1. Start a new routine
You may have heard the words “It takes 21 days to form a habit” before. This is unfortunately a myth since it could take anywhere from 18 days to 254 days to form a new habit depending on what that habit is. The good news is that the average amount of time it takes to form a new habit is 66 days, not 21. In around three months, your new routine or habit could become automatic to you. So, starting a routine to eat healthier and cut out junk food could change your life in three months or less. Your routine can consist of anything, but should mainly focus on replacing junk food with healthier foods or habits. For example, if you always have some sort of dessert after dinner, try to change that habit to having fruit after dinner instead. Oranges are a great place to start as they can be sweet to curb your sugar craving and also aid in digestion.
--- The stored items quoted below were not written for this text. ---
// tb_cgra_tile: self-checking test of a PE tile and a MEM tile as power
// domains, following the power-domain test list of the source design.
//
// The PE tile (id 0x0000) sits above the MEM tile (id 0x0001) in a column:
// the configuration bus, reset, stall and read-back chain of the MEM tile
// pass through the PE tile's always-on domain. The clock runs at 750 MHz.
// Tests:
//   reset:          both tiles powered on, outputs 0;
//   config/readback: switched-domain words written and read back through the
//                   read chain;
//   routing + PE:   ALU operands from the west tracks through the CBs, the
//                   sum leaves east one cycle later; a north-south
//                   pass-through track;
//   stall:          outputs hold while stall is high;
//   power off:      ps_en_reg = 1 drops the supply within a cycle, outputs
//                   float (stand-in pattern), switched read-back is isolated
//                   to 0, ps_en_reg reads back 1, writes are ignored, the MEM
//                   tile below still receives configuration (global signal
//                   feed-through);
//   power on:       supply back after 9 ns = 7 cycles (PE) and 17.5 ns =
//                   14 cycles (MEM), configuration lost (back at its all-ones
//                   reset value), outputs reset, the
//                   tile works again after reconfiguration (on-off-on);
//   MEM tile:       write a block through its CB, read it back as a stream,
//                   first word leaves 3 cycles after rstart arrives;
//   tile id / spurious enable: writes to other ids never power a tile off.
`timescale 1ns/1ps
module tb_cgra_tile;
  import cgra_pkg::*;
  localparam logic [15:0] PE_ID = 16'h0000, MEM_ID = 16'h0001;

  logic clk = 0, rst_n = 0, stall = 0;
  cfg_bus_t cfg, cfg_mid, cfg_end;
  logic rst_mid, rst_end, stall_mid, stall_end;
  logic [31:0] rd_mid, rd_end;
  word_t [3:0][4:0] pe_din, pe_dout, mem_din, mem_dout;
  logic  [3:0][4:0] pe_bin, pe_bout, mem_bin, mem_bout;
  logic pe_on, mem_on;
  int checks = 0, failures = 0;
  int n_route = 0, n_stall = 0, n_off = 0, n_on = 0, n_iso = 0, n_mem = 0;

  cgra_tile #(.IS_MEM(1'b0)) u_pe (
    .clk, .rst_n_i(rst_n), .rst_n_o(rst_mid), .stall_i(stall), .stall_o(stall_mid),
    .cfg_i(cfg), .cfg_o(cfg_mid), .rd_chain_i(32'h0), .rd_chain_o(rd_mid),
    .tile_id_i(PE_ID), .data_i(pe_din), .data_o(pe_dout), .bit_i(pe_bin),
    .bit_o(pe_bout), .pwr_on_o(pe_on));

  cgra_tile #(.IS_MEM(1'b1)) u_mem (
    .clk, .rst_n_i(rst_mid), .rst_n_o(rst_end), .stall_i(stall_mid), .stall_o(stall_end),
    .cfg_i(cfg_mid), .cfg_o(cfg_end), .rd_chain_i(rd_mid), .rd_chain_o(rd_end),
    .tile_id_i(MEM_ID), .data_i(mem_din), .data_o(mem_dout), .bit_i(mem_bin),
    .bit_o(mem_bout), .pwr_on_o(mem_on));

  always #0.667 clk = ~clk;   // 750 MHz

  task automatic check(bit ok, string what);
    checks++;
    if (!ok) begin failures++; $display("FAIL %s at %t", what, $realtime); end
  endtask

  initial begin : watchdog
    #2000000; $display("TB_RESULT checks=%0d failures=%0d", checks, failures + 1);
    $display("watchdog timeout"); $finish;
  end

  task automatic cfg_write(logic [15:0] id, int r, logic [31:0] d);
    @(negedge clk);
    cfg = '{addr: {8'h00, 8'(r), id}, data: d, write: 1'b1, read: 1'b0};
    @(negedge clk);
    cfg = '0;
  endtask

  task automatic cfg_read(logic [15:0] id, int r, output logic [31:0] d);
    @(negedge clk);
    cfg = '{addr: {8'h00, 8'(r), id}, data: '0, write: 1'b0, read: 1'b1};
    #0.1 d = rd_end;
    @(negedge clk);
    cfg = '0;
  endtask

  task automatic write_tile(logic [15:0] id, tile_cfg_t tc);
    logic [NUM_CFG_WORDS*32-1:0] flat;
    flat = '0;
    flat[$bits(tile_cfg_t)-1:0] = tc;
    for (int i = 0; i < NUM_CFG_WORDS; i++) cfg_write(id, i + 1, flat[i*32 +: 32]);
  endtask

  function automatic tile_cfg_t pe_add_cfg();
    tile_cfg_t tc;
    tc = '0;
    tc.route.cb16[0] = cb_sel_t'(SIDE_W * NUM_TRACKS + 0);
    tc.route.cb16[1] = cb_sel_t'(SIDE_W * NUM_TRACKS + 1);
    tc.route.cb16[2] = cb_sel_t'(22);                   // constant 0
    tc.route.sb16[SIDE_E][0] = sb_sel_t'(3);            // core 0: ALU
    tc.route.sb16[SIDE_N][0] = sb_sel_t'(1);            // from south
    tc.core[$bits(pe_cfg_t)-1:0] = OP_ADD;
    return tc;
  endfunction

  function automatic tile_cfg_t mem_cfg_stream();
    tile_cfg_t tc;
    mem_cfg_t  mc;
    tc = '0; mc = '0;
    tc.route.cb16[0] = cb_sel_t'(SIDE_W * NUM_TRACKS + 0);   // write data
    tc.route.cb1[0]  = cb_sel_t'(SIDE_W * NUM_TRACKS + 0);   // write valid
    tc.route.cb1[1]  = cb_sel_t'(SIDE_W * NUM_TRACKS + 1);   // write start
    tc.route.cb1[2]  = cb_sel_t'(SIDE_W * NUM_TRACKS + 2);   // read start
    tc.route.sb16[SIDE_E][0] = sb_sel_t'(3);                 // read data
    tc.route.sb1[SIDE_E][0]  = sb_sel_t'(3);                 // read valid
    tc.route.sb1[SIDE_E][1]  = sb_sel_t'(4);                 // block start
    mc.wr_offset = 11'd100; mc.rd_offset = 11'd100;
    mc.rd_range  = '{11'd1, 11'd1, 11'd8};
    mc.rd_stride = '{11'd0, 11'd0, 11'd1};
    mc.start_level = 2'd3;
    tc.core[$bits(mem_cfg_t)-1:0] = mc;
    return tc;
  endfunction

  task automatic pe_compute(int n, string tag);
    for (int it = 0; it < n; it++) begin
      word_t a, b, s;
      @(negedge clk);
      a = word_t'($urandom); b = word_t'($urandom); s = word_t'($urandom);
      pe_din[SIDE_W][0] = a; pe_din[SIDE_W][1] = b; pe_din[SIDE_S][0] = s;
      @(negedge clk);
      check(pe_dout[SIDE_E][0] == word_t'(a + b), $sformatf("%s ALU add on east track", tag));
      check(pe_dout[SIDE_N][0] == s, $sformatf("%s south-north route", tag));
      n_route++;
    end
  endtask


  // time from the writing clock edge until the supply is good
  task automatic wait_on(bit mem, output real ns);
    realtime t0;
    t0 = $realtime - 0.667;
    while (!(mem ? mem_on : pe_on) && $realtime - t0 < 100.0) #0.05;
    ns = $realtime - t0;
  endtask

  initial begin
    real wake_ns;
    logic [31:0] d;
    tile_cfg_t tc;
    int cyc;
    cfg = '0; pe_din = '0; pe_bin = '0; mem_din = '0; mem_bin = '0;
    #5 rst_n = 1;
    // --------------------------------------------------------------- reset
    #20;
    check(pe_on && mem_on, "reset test: both tiles on");
    check(pe_dout == '0 && mem_dout == '0, "reset test: outputs 0");
    // ------------------------------------------- configuration + read-back
    tc = pe_add_cfg();
    write_tile(PE_ID, tc);
    begin
      logic [NUM_CFG_WORDS*32-1:0] flat;
      flat = '0; flat[$bits(tile_cfg_t)-1:0] = tc;
      for (int i = 0; i < 8; i++) begin
        cfg_read(PE_ID, i + 1, d);
        check(d == flat[i*32 +: 32], $sformatf("read-back word %0d: %h", i, d));
      end
    end
    cfg_read(PE_ID, 0, d);
    check(d == 32'h0, "ps_en_reg reads 0 while on");
    // ----------------------------------------------------- routing and PE
    pe_compute(40, "on");
    // --------------------------------------------------------------- stall
    @(negedge clk);
    begin
      word_t held;
      held = pe_dout[SIDE_E][0];
      stall = 1;
      pe_din[SIDE_W][0] = pe_din[SIDE_W][0] + 1;
      repeat (3) begin
        @(negedge clk);
        check(pe_dout[SIDE_E][0] == held, "output holds while stalled");
        n_stall++;
      end
      stall = 0;
      @(negedge clk);
      check(pe_dout[SIDE_E][0] == word_t'(pe_din[SIDE_W][0] + pe_din[SIDE_W][1]),
            "resumes after stall");
    end
    // ----------------------------------------------------------- power off
    cfg_write(PE_ID, 0, 32'h1);
    check(!pe_on, "power switch disable: supply lost within a cycle");
    check(mem_on, "MEM tile unaffected");
    n_off++;
    check(pe_dout != '0, "outputs float while off");
    cfg_read(PE_ID, 1, d);
    check(d == 32'h0, "switched read-back isolated while off");
    n_iso++;
    cfg_read(PE_ID, 0, d);
    check(d == 32'h1, "ps_en_reg reads 1 while off");
    cfg_write(PE_ID, 1, 32'hFFFF_FFFF);      // must be ignored
    // global signals still reach the tile below
    tc = mem_cfg_stream();
    write_tile(MEM_ID, tc);
    cfg_read(MEM_ID, 1, d);
    check(d == tc[31:0], "global signal test: MEM tile configured through an off PE tile");
    // ------------------------------------------------------------ power on
    cfg_write(PE_ID, 0, 32'h0);
    // cfg_write returns half a cycle after the clock edge that wrote
    wait_on(1'b0, wake_ns);
    cyc = int'($ceil(wake_ns / 1.334));
    check(wake_ns > 8.9 && wake_ns < 9.1, $sformatf("PE wake-up 9 ns, got %0.2f", wake_ns));
    check(cyc == 7, $sformatf("PE wake-up = 7 cycles at 750 MHz, got %0d", cyc));
    check(pe_dout == '0, "outputs reset at power-up");
    n_on++;
    @(negedge clk);
    cfg_read(PE_ID, 1, d);
    check(d == 32'hFFFF_FFFF, "configuration lost after power cycle (all-ones reset value)");
    write_tile(PE_ID, pe_add_cfg());
    pe_compute(20, "on-off-on");
    // ------------------------------------------------------------ MEM tile
    @(negedge clk);
    for (int k = 0; k < 8; k++) begin
      mem_din[SIDE_W][0] = word_t'(16'h1000 + k * 7);
      mem_bin[SIDE_W][0] = 1'b1;
      mem_bin[SIDE_W][1] = (k == 0);
      @(negedge clk);
    end
    mem_bin = '0;
    @(negedge clk);
    mem_bin[SIDE_W][2] = 1'b1;      // read start
    @(negedge clk);
    mem_bin[SIDE_W][2] = 1'b0;
    cyc = 1;
    while (!mem_bout[SIDE_E][0] && cyc < 20) begin @(negedge clk); cyc++; end
    check(cyc == 3, $sformatf("MEM first word 3 cycles after rstart, got %0d", cyc));
    check(mem_bout[SIDE_E][1], "MEM block start with first word");
    for (int k = 0; k < 8; k++) begin
      check(mem_bout[SIDE_E][0], "MEM read valid");
      check(mem_dout[SIDE_E][0] == word_t'(16'h1000 + k * 7), $sformatf("MEM word %0d", k));
      n_mem++;
      @(negedge clk);
    end
    check(!mem_bout[SIDE_E][0], "MEM stream ends");
    // MEM tile power cycle
    cfg_write(MEM_ID, 0, 32'h1);
    check(!mem_on && pe_on, "MEM off, PE on");
    n_off++;
    cfg_write(MEM_ID, 0, 32'h0);
    wait_on(1'b1, wake_ns);
    cyc = int'($ceil(wake_ns / 1.334));
    check(wake_ns > 17.4 && wake_ns < 17.6, $sformatf("MEM wake-up 17.5 ns, got %0.2f", wake_ns));
    check(cyc == 14, $sformatf("MEM wake-up = 14 cycles at 750 MHz, got %0d", cyc));
    n_on++;
    // ------------------------------------------ spurious tile enable test
    for (int k = 0; k < 50; k++) begin
      logic [15:0] other;
      other = 16'($urandom);
      if (other == PE_ID || other == MEM_ID) continue;
      cfg_write(other, 0, 32'h1);
    end
    check(pe_on && mem_on, "writes to other tile ids never turn a tile off");
    pe_compute(5, "after spurious writes");
    // ------------------------------------------------------------- summary
    check(n_route > 0 && n_stall > 0 && n_off == 2 && n_on == 2 && n_iso > 0 && n_mem == 8,
          "mechanisms exercised");
    $display("route=%0d stall=%0d off=%0d on=%0d iso=%0d mem=%0d",
             n_route, n_stall, n_off, n_on, n_iso, n_mem);
    $display("TB_RESULT checks=%0d failures=%0d", checks, failures);
    $finish;
  end
endmodule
Once you start consistently eating fruit after dinner instead of junk food as your dessert, your body will get used to that and start to crave the fruit instead. Another habit you could add to your routine is when you feel a craving for junk food, drink water, or chew a piece of gum instead. Water may help take away your hunger and gum could help curb your sweet or salty cravings. Some experts believe that food cravings only last three to five minutes, so if you distract yourself with something else in that time, your craving should go away.